Changes in protein domains result mostly from point mutations, insertion and deletion processes. Although amino acid insertion and deletion (indel) events in proteins are less frequent than amino acid substitutions, they can have a major effect in protein evolution. The mechanisms of indel events are not very well understood and there are only few statistical models describing these events in evolution. We studied whether the insertion and deletion events in protein domains are balanced and if there exist trends toward increasing or decreasing indel or domain lengths.

 

We found that more than one third of all studies domains (the test set of 362 manually curated domain alignments together with their rooted phylogenetic trees is available at ftp://ftp.ncbi.nih.gov/mmdb.tree.files) have a statistically significant tendency to increase/decrease in size in evolution as judged from the overall domain size distribution as well as from the size distribution of individual indels. Moreover, the fraction of domains and individual indels increasing in size is almost twofold larger than the fraction decreasing in size. We showed that the tolerance to insertion and deletion events depends on the domain's taxonomy span. Eukaryotic domains are depleted in insertions compared to the overall test set, on the other hand, ancient domain families show some bias towards insertions (8).

 

 

                     Prediction of protein function.

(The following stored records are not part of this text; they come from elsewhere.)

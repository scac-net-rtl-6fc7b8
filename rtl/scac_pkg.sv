// scac_pkg -- types and constants shared by the SCAC-Net blocks.
//
// SCAC-Net moves one word from every node to the node a fixed number of hops
// away in one of eight directions; all nodes use the same direction and the
// same distance. Each node owns two combinational routers wired as a MasPar
// style X-net: an R-SLCUXnet next to the node's SLCU and an R-Xnet that sits
// between four SLCUs. Both routers have four diagonal ports, numbered here
// 0 = NW, 1 = NE, 2 = SE, 3 = SW.
//
// The eight direction codes and, for each, the port the R-SLCUXnet sends on
// and the port the R-Xnet forwards to are those of the SCAC-Net direction
// table. The port numbering, the instruction encoding (op, 3-bit direction,
// distance field) and the distance width are this design's own choices.
package scac_pkg;

  // Direction codes, as numbered in the direction table.
  typedef enum logic [2:0] {
    DIR_NW = 3'd0,
    DIR_N  = 3'd1,
    DIR_NE = 3'd2,
    DIR_E  = 3'd3,
    DIR_SE = 3'd4,
    DIR_S  = 3'd5,
    DIR_SW = 3'd6,
    DIR_W  = 3'd7
  } dir_e;

  // Diagonal router ports.
  typedef enum logic [1:0] {
    PORT_NW = 2'd0,
    PORT_NE = 2'd1,
    PORT_SE = 2'd2,
    PORT_SW = 2'd3
  } port_e;

  // SEND: active nodes push their word. RECEIVE: every node pushes its word
  // and the active nodes keep what arrives.
  typedef enum logic {
    OP_SEND    = 1'b0,
    OP_RECEIVE = 1'b1
  } op_e;

  // Network topologies selectable at generation time.
  typedef enum logic [1:0] {
    TOPO_LINEAR = 2'd0,
    TOPO_RING   = 2'd1,
    TOPO_MESH   = 2'd2,
    TOPO_TORUS  = 2'd3
  } topo_e;

  // Width of the distance field of a communication micro-instruction.
  localparam int unsigned DIST_W = 4;

  // One communication micro-instruction as issued by the SLCU decoder.
  typedef struct packed {
    op_e               op;
    dir_e              dir;
    logic [DIST_W-1:0] distance;
  } com_instr_t;

  // Port on which the R-SLCUXnet sends the local word (direction table,
  // R-SLCUXnet column): two directions share each diagonal port.
  function automatic port_e slcu_tx_port(dir_e d);
    return port_e'(2'(3'(d) >> 1));
  endfunction

  // Port to which the R-Xnet forwards the word (direction table, R-Xnet
  // column): NW,N,NE,E,SE,S,SW,W -> 0,1,1,2,2,3,3,0.
  function automatic port_e xnet_out_port(dir_e d);
    return port_e'(2'((3'(d) + 3'd1) >> 1));
  endfunction

  // The word reaches an R-Xnet on the port facing the sending SLCU, which
  // is the port opposite the one it left the SLCU on.
  function automatic port_e xnet_in_port(dir_e d);
    return port_e'(2'(slcu_tx_port(d)) + 2'd2);
  endfunction

  // The word reaches the receiving SLCU on the port opposite the R-Xnet
  // output port.
  function automatic port_e slcu_rx_port(dir_e d);
    return port_e'(2'(xnet_out_port(d)) + 2'd2);
  endfunction

  // Row and column step of one hop in direction d (north is row - 1).
  function automatic int dir_drow(dir_e d);
    case (d)
      DIR_NW, DIR_N, DIR_NE: return -1;
      DIR_SW, DIR_S, DIR_SE: return 1;
      default:               return 0;
    endcase
  endfunction

  function automatic int dir_dcol(dir_e d);
    case (d)
      DIR_NW, DIR_W, DIR_SW: return -1;
      DIR_NE, DIR_E, DIR_SE: return 1;
      default:               return 0;
    endcase
  endfunction

endpackage
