// com_control -- COM-Control, the communication controller of one node.
//
// A Mealy state machine with the four states of the document: Idle, Read,
// Transfer and Write. A communication micro-instruction (SEND or RECEIVE,
// direction, distance) moves it from Idle to Read. In Read the node's
// pipeline register is loaded with the local word and its activity bit and
// the routers are opened in the instruction's direction (one cycle). If the
// distance is above zero, Transfer follows and loops until the distance
// counter reaches zero: every cycle the pipeline register takes the word
// arriving from the neighbour, so the words of all nodes advance one hop per
// cycle and nodes that are not active simply act as pipeline stages (Dist
// cycles). In Write the routers are closed and the word that arrived is
// stored in R_COM (one cycle). One word therefore takes Dist + 2 cycles.
//
// Bus size: the network links are BUS_W data bits plus one activity bit
// (16+1 and 4+1 in the document), or a single wire when BUS_W = 1. A link
// narrower than the word carries it in slices, and the Read / Transfer /
// Write sequence is repeated once per slice, so a transfer takes
// NSLICE * (Dist + 2) cycles with NSLICE = DATA_W / BUS_W, or DATA_W + 1 for
// the 1-bit bus, where the activity bit travels as the first slice. Looping
// from Write back to Read for the next slice is this design's reading of the
// document's bus-size latency figure; the four states are the document's.
//
// Activity bit (this design's choice of semantics): for SEND the word leaves
// with the node's own activity bit and the destination stores it when that
// bit arrives set, whatever its own state; for RECEIVE every node sends with
// the bit set and only active nodes store. A word that falls off the edge of
// a mesh or linear network arrives as zero, activity bit cleared, and is not
// stored.
//
// Interface: instr_valid / instr are accepted when instr_ready (Idle) is
// high; data_in and active are sampled in that same cycle. link_out is the
// pipeline register (to the R-SLCUXnet), link_in the word the R-SLCUXnet
// delivers. open and dir configure both routers. done is high in the last
// Write cycle; rcom_wr pulses for one cycle together with the new rcom value.
// Synchronous active-low reset (reset style is this design's choice).
module com_control
  import scac_pkg::*;
#(
  parameter int unsigned DATA_W = 16,
  parameter int unsigned BUS_W  = 16,
  localparam int unsigned LINK_W = (BUS_W == 1) ? 1 : BUS_W + 1,
  localparam int unsigned NSLICE = (BUS_W == 1) ? DATA_W + 1 : DATA_W / BUS_W
) (
  input  logic              clk,
  input  logic              rst_n,
  // micro-instruction from the SLCU decoder
  input  logic              instr_valid,
  input  com_instr_t        instr,
  output logic              instr_ready,
  // local node
  input  logic              active,
  input  logic [DATA_W-1:0] data_in,
  output logic [DATA_W-1:0] rcom,
  output logic              rcom_wr,
  output logic              done,
  // routers
  output logic              open,
  output dir_e              dir,
  output logic [LINK_W-1:0] link_out,
  input  logic [LINK_W-1:0] link_in
);

  localparam int unsigned SLICE_W = (NSLICE > 1) ? $clog2(NSLICE) : 1;

  if (BUS_W != 1 && (DATA_W % BUS_W) != 0) begin : g_bad_bus
    $error("com_control: DATA_W must be a multiple of BUS_W");
  end

  typedef enum logic [1:0] {
    S_IDLE     = 2'd0,
    S_READ     = 2'd1,
    S_TRANSFER = 2'd2,
    S_WRITE    = 2'd3
  } state_e;

  state_e              state;
  op_e                 op_q;
  dir_e                dir_q;
  logic [DIST_W-1:0]   dist_q;
  logic [DIST_W-1:0]   cnt;
  logic [SLICE_W-1:0]  slice;
  logic                active_q;
  logic [DATA_W-1:0]   word_q;
  logic [LINK_W-1:0]   pipe;
  logic [DATA_W-1:0]   rx_word;
  logic                rx_act;

  logic                last_slice;
  logic                tx_act;
  logic [LINK_W-1:0]   tx_slice;
  logic [DATA_W-1:0]   rx_word_next;
  logic                rx_act_next;
  logic                store;

  assign last_slice = (32'(slice) == NSLICE - 1);
  // activity bit that leaves this node
  assign tx_act     = (op_q == OP_RECEIVE) ? 1'b1 : active_q;

  // Slice that leaves in this Read, and the received word after this Write.
  if (BUS_W == 1) begin : g_serial
    // slice 0 is the activity bit, slice k > 0 is data bit k - 1
    localparam int unsigned IDX_W = (DATA_W > 1) ? $clog2(DATA_W) : 1;
    logic [SLICE_W-1:0] slice_m1;
    logic [IDX_W-1:0]   bit_idx;
    assign slice_m1 = slice - 1'b1;
    assign bit_idx  = IDX_W'(slice_m1);
    assign tx_slice = (slice == '0) ? tx_act : word_q[bit_idx];
    always_comb begin
      rx_word_next = rx_word;
      rx_act_next  = rx_act;
      if (slice == '0) rx_act_next = pipe[0];
      else             rx_word_next[bit_idx] = pipe[0];
    end
  end else begin : g_parallel
    // every slice carries BUS_W data bits and the activity bit on top
    assign tx_slice = {tx_act, word_q[32'(slice) * BUS_W +: BUS_W]};
    always_comb begin
      rx_word_next = rx_word;
      rx_word_next[32'(slice) * BUS_W +: BUS_W] = pipe[LINK_W-2:0];
    end
    // the activity bit must arrive set with every slice
    assign rx_act_next = pipe[LINK_W-1] && ((slice == '0) || rx_act);
  end

  assign store = rx_act_next && ((op_q == OP_SEND) || active_q);

  // Mealy outputs
  assign instr_ready = (state == S_IDLE);
  assign open        = (state == S_READ) || (state == S_TRANSFER);
  assign dir         = dir_q;
  assign done        = (state == S_WRITE) && last_slice;
  assign link_out    = pipe;

  always_ff @(posedge clk) begin
    if (!rst_n) begin
      state    <= S_IDLE;
      op_q     <= OP_SEND;
      dir_q    <= DIR_NW;
      dist_q   <= '0;
      cnt      <= '0;
      slice    <= '0;
      active_q <= 1'b0;
      word_q   <= '0;
      pipe     <= '0;
      rx_word  <= '0;
      rx_act   <= 1'b0;
      rcom     <= '0;
      rcom_wr  <= 1'b0;
    end else begin
      rcom_wr <= 1'b0;
      unique case (state)
        S_IDLE: begin
          if (instr_valid) begin
            op_q     <= instr.op;
            dir_q    <= instr.dir;
            dist_q   <= instr.distance;
            active_q <= active;
            word_q   <= data_in;
            slice    <= '0;
            rx_act   <= 1'b0;
            state    <= S_READ;
          end
        end
        S_READ: begin
          pipe  <= tx_slice;
          cnt   <= dist_q;
          state <= (dist_q != '0) ? S_TRANSFER : S_WRITE;
        end
        S_TRANSFER: begin
          pipe <= link_in;
          cnt  <= cnt - 1'b1;
          if (cnt == DIST_W'(1)) state <= S_WRITE;
        end
        S_WRITE: begin
          rx_word <= rx_word_next;
          rx_act  <= rx_act_next;
          if (last_slice) begin
            if (store) begin
              rcom    <= rx_word_next;
              rcom_wr <= 1'b1;
            end
            state <= S_IDLE;
          end else begin
            slice <= slice + 1'b1;
            state <= S_READ;
          end
        end
      endcase
    end
  end

  // The distance counter never runs below one inside Transfer.
  a_cnt_nonzero : assert property (@(posedge clk) disable iff (!rst_n)
    (state == S_TRANSFER) |-> (cnt != '0));
  // Instructions are only issued to an idle controller.
  a_instr_idle : assert property (@(posedge clk) disable iff (!rst_n)
    instr_valid |-> instr_ready);

endmodule
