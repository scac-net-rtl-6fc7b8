// tb_com_control -- self-checking test of the COM-Control state machine.
//
// Three pairs of controllers, with 16+1-bit, 4+1-bit and 1-bit links. Within
// a pair each controller's link_in is the other's link_out, a two-node ring
// without routers, so after d hops a node holds its own word for even d and
// its partner's for odd d. Random SEND and RECEIVE instructions with random
// distances and activity bits are issued to all six controllers; the test
// checks R_COM and its write strobe against that rule and the activity-bit
// rules, and checks that done arrives NSLICE * (d + 2) cycles after the
// instruction (NSLICE = 1, 4 and 17), with the routers open in Read and
// Transfer only.
module tb_com_control;
  import scac_pkg::*;

  localparam int unsigned DW = 16;
  localparam int NB = 3;
  localparam int BUSW   [NB] = '{16, 4, 1};
  localparam int NSLICE [NB] = '{1, 4, 17};

  int checks = 0, failures = 0;

  logic       clk = 0, rst_n = 0;
  logic       instr_valid = 0;
  com_instr_t instr;
  logic       active  [NB][2];
  logic [DW-1:0] data_in [NB][2];
  logic [DW-1:0] rcom    [NB][2];
  logic       rcom_wr [NB][2];
  logic       done    [NB][2];
  logic       ready   [NB][2];
  logic       open    [NB][2];

  always #5 clk = ~clk;

  for (genvar b = 0; b < NB; b++) begin : g_bus
    localparam int unsigned LW = (BUSW[b] == 1) ? 1 : BUSW[b] + 1;
    logic [LW-1:0] lnk [2];
    dir_e dirs [2];
    for (genvar n = 0; n < 2; n++) begin : g_node
      com_control #(.DATA_W(DW), .BUS_W(BUSW[b])) dut (
        .clk, .rst_n, .instr_valid, .instr, .instr_ready(ready[b][n]),
        .active(active[b][n]), .data_in(data_in[b][n]),
        .rcom(rcom[b][n]), .rcom_wr(rcom_wr[b][n]), .done(done[b][n]),
        .open(open[b][n]), .dir(dirs[n]),
        .link_out(lnk[n]), .link_in(lnk[1-n]));
    end
  end

  task automatic check(string what, longint unsigned got, longint unsigned exp);
    checks++;
    if (got != exp) begin
      failures++;
      $display("FAIL %s: got %0h expected %0h", what, got, exp);
    end
  endtask

  initial begin
    repeat (200000) @(posedge clk);
    failures++;
    $display("watchdog expired");
    $display("TB_RESULT checks=%0d failures=%0d", checks, failures);
    $finish;
  end

  initial begin
    logic [DW-1:0] prev [NB][2];
    for (int b = 0; b < NB; b++)
      for (int n = 0; n < 2; n++) begin
        active[b][n] = 0;
        data_in[b][n] = '0;
      end
    instr = '0;
    repeat (3) @(posedge clk);
    rst_n = 1;
    @(posedge clk);
    #1;
    for (int b = 0; b < NB; b++)
      for (int n = 0; n < 2; n++) begin
        check("rcom after reset", rcom[b][n], 0);
        prev[b][n] = '0;
      end

    for (int t = 0; t < 120; t++) begin
      int d;
      op_e op;
      int seen_done [NB];
      int seen_wr   [NB][2];
      int open_cycles [NB];
      d  = (t < 16) ? t : int'($urandom_range(0, 7));
      op = op_e'($urandom_range(0, 1));
      for (int b = 0; b < NB; b++)
        for (int n = 0; n < 2; n++) begin
          active[b][n]  = 1'($urandom);
          data_in[b][n] = DW'($urandom);
        end
      // same activity and data on every bus width
      for (int b = 1; b < NB; b++)
        for (int n = 0; n < 2; n++) begin
          active[b][n]  = active[0][n];
          data_in[b][n] = data_in[0][n];
        end
      instr.op = op;
      instr.dir = dir_e'($urandom_range(0, 7));
      instr.distance = DIST_W'(d);
      instr_valid = 1;
      @(posedge clk);
      #1;
      instr_valid = 0;
      for (int b = 0; b < NB; b++) begin
        seen_done[b] = 0;
        open_cycles[b] = 0;
        for (int n = 0; n < 2; n++) seen_wr[b][n] = 0;
      end
      // cycle k (1-based) after the instruction edge
      for (int k = 1; k <= 17 * (d + 2); k++) begin
        for (int b = 0; b < NB; b++) begin
          if (open[b][0]) open_cycles[b]++;
          if (done[b][0]) begin
            if (seen_done[b] == 0) seen_done[b] = k;
          end
        end
        @(posedge clk);
        #1;
        for (int b = 0; b < NB; b++)
          for (int n = 0; n < 2; n++)
            if (rcom_wr[b][n]) seen_wr[b][n]++;
      end
      for (int b = 0; b < NB; b++) begin
        check($sformatf("t%0d bus%0d done cycle", t, BUSW[b]), seen_done[b], NSLICE[b] * (d + 2));
        check($sformatf("t%0d bus%0d open cycles", t, BUSW[b]), open_cycles[b], NSLICE[b] * (d + 1));
        check($sformatf("t%0d bus%0d ready", t, BUSW[b]), ready[b][0], 1);
        for (int n = 0; n < 2; n++) begin
          int src;
          bit st;
          src = (d % 2 == 0) ? n : 1 - n;
          st = (op == OP_SEND) ? active[b][src] : active[b][n];
          check($sformatf("t%0d bus%0d node%0d wr", t, BUSW[b], n), seen_wr[b][n], st ? 1 : 0);
          check($sformatf("t%0d bus%0d node%0d rcom", t, BUSW[b], n), rcom[b][n],
                st ? data_in[b][src] : prev[b][n]);
          prev[b][n] = rcom[b][n];
        end
      end
    end
    $display("TB_RESULT checks=%0d failures=%0d", checks, failures);
    $finish;
  end
endmodule
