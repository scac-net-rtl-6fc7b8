// fixed_prio_arb -- combinational fixed-priority arbiter.
//
// Grants the lowest-numbered requester: gnt is one-hot, or all zero when
// nothing is requested. Used for the per-port arbiters of the SCAC-Net
// routers. The routers are given a priority scheme but no detail of it; a
// fixed priority is this design's choice. Because every node uses the same
// direction, each arbiter sees at most one request in normal operation.
module fixed_prio_arb #(
  parameter int unsigned N = 4
) (
  input  logic [N-1:0] req,
  output logic [N-1:0] gnt
);
  always_comb begin
    gnt = '0;
    for (int i = 0; i < int'(N); i++) begin
      if (req[i] && gnt == '0) gnt[i] = 1'b1;
    end
  end
endmodule
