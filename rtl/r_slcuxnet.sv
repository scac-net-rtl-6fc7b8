// r_slcuxnet -- R-SLCUXnet, the router next to each node's SLCU.
//
// A couple of 4:1 demux/mux between the local SLCU and the four diagonal
// ports (0 = NW, 1 = NE, 2 = SE, 3 = SW). The demux puts the local word on the
// port given by the R-SLCUXnet column of the direction table; the mux takes
// the incoming word from the port opposite to the one the R-Xnet column names,
// which is where the word for this direction arrives. Each side has one
// arbiter (fixed priority, this design's choice), so the block has the four
// inputs, four outputs and two arbiters the document lists. Unselected
// outputs, and everything while the ports are closed, are driven to zero.
// Purely combinational.
//
// Interface: open, dir, local_tx (word from the node register), port_in /
// port_out (one LINK_W-bit link per port), local_rx (word to the node).
module r_slcuxnet
  import scac_pkg::*;
#(
  parameter int unsigned LINK_W = 17
) (
  input  logic              open,
  input  dir_e              dir,
  input  logic [LINK_W-1:0] local_tx,
  output logic [LINK_W-1:0] port_out [4],
  input  logic [LINK_W-1:0] port_in  [4],
  output logic [LINK_W-1:0] local_rx
);

  logic [3:0] tx_req, tx_gnt;   // demux side
  logic [3:0] rx_req, rx_gnt;   // mux side

  always_comb begin
    tx_req = '0;
    rx_req = '0;
    if (open) begin
      tx_req[slcu_tx_port(dir)] = 1'b1;
      rx_req[slcu_rx_port(dir)] = 1'b1;
    end
  end

  fixed_prio_arb #(.N(4)) u_tx_arb (.req(tx_req), .gnt(tx_gnt));
  fixed_prio_arb #(.N(4)) u_rx_arb (.req(rx_req), .gnt(rx_gnt));

  always_comb begin
    local_rx = '0;
    for (int p = 0; p < 4; p++) begin
      port_out[p] = tx_gnt[p] ? local_tx : '0;
      if (rx_gnt[p]) local_rx = port_in[p];
    end
  end

endmodule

The protein classification can be exploited to infer the function between experimentally annotated and uncharacterized homologous proteins. However, common descent does not necessarily imply functional similarity and functional annotation transferred from one homologous protein to another can result in incorrect assignment. To verify functional assignments we examine common features conserved among families of homologs to identify family/subfamily specific functionally important sites (9).

 

The rapid increase in the amount of protein sequence data has created a need for automated identification of sites that determine functional specificity among related subfamilies of proteins. A significant fraction of subfamily specific sites are only marginally conserved, which makes it extremely challenging to detect those amino acid changes that lead to functional diversification.

 

To address this critical problem we developed a method named SPEER (specificity prediction using amino acids' properties, entropy and evolution rate) to distinguish specificity determining sites from others. SPEER encodes the conservation patterns of amino acid types using their physico-chemical properties and the heterogeneity of evolutionary changes between and within the subfamilies. To test the method, we compiled a test set containing 13 protein families with known specificity determining sites (the set of alignments together with the subfamily determinants can be obtained at ftp://ftp.ncbi.nih.gov/pub/chakraba/SPEER/). Extensive benchmarking by comparing the performance of SPEER with other specificity site prediction algorithms has shown that it performs better in predicting several categories of subfamily specific sites (10).

 

Algorithms of sequence alignment and fold recognition.

Pairwise sequence alignment methods may fail to detect distant evolutionary relationships in the twilight zone of sequence similarity whereas methods based on the analysis of the residue conservation patterns in multiple sequence alignments have proved very powerful in this respect. Moreover algorithms of protein structure prediction and fold recognition may recognize even more remote evolutionary relationships that are not detectable by sequence comparison alone.

 

We develop algorithms of sequence alignment

which score the sequence and structure conservation within protein families (PSSM-based protein threading 11,12) algorithms which find an optimal alignment between two sequence profiles (profile-profile alignment algorithm,13)

 

 

and refine the existing multiple sequence alignments by retaining the structural and functional information embedded in the protein family model (14). Realignment of each sequence can correct misalignments between a given sequence and the rest of the profile and at the same time preserves the family's overall block model. Large-scale benchmarking studies showed a noticeable improvement of alignment after refinement.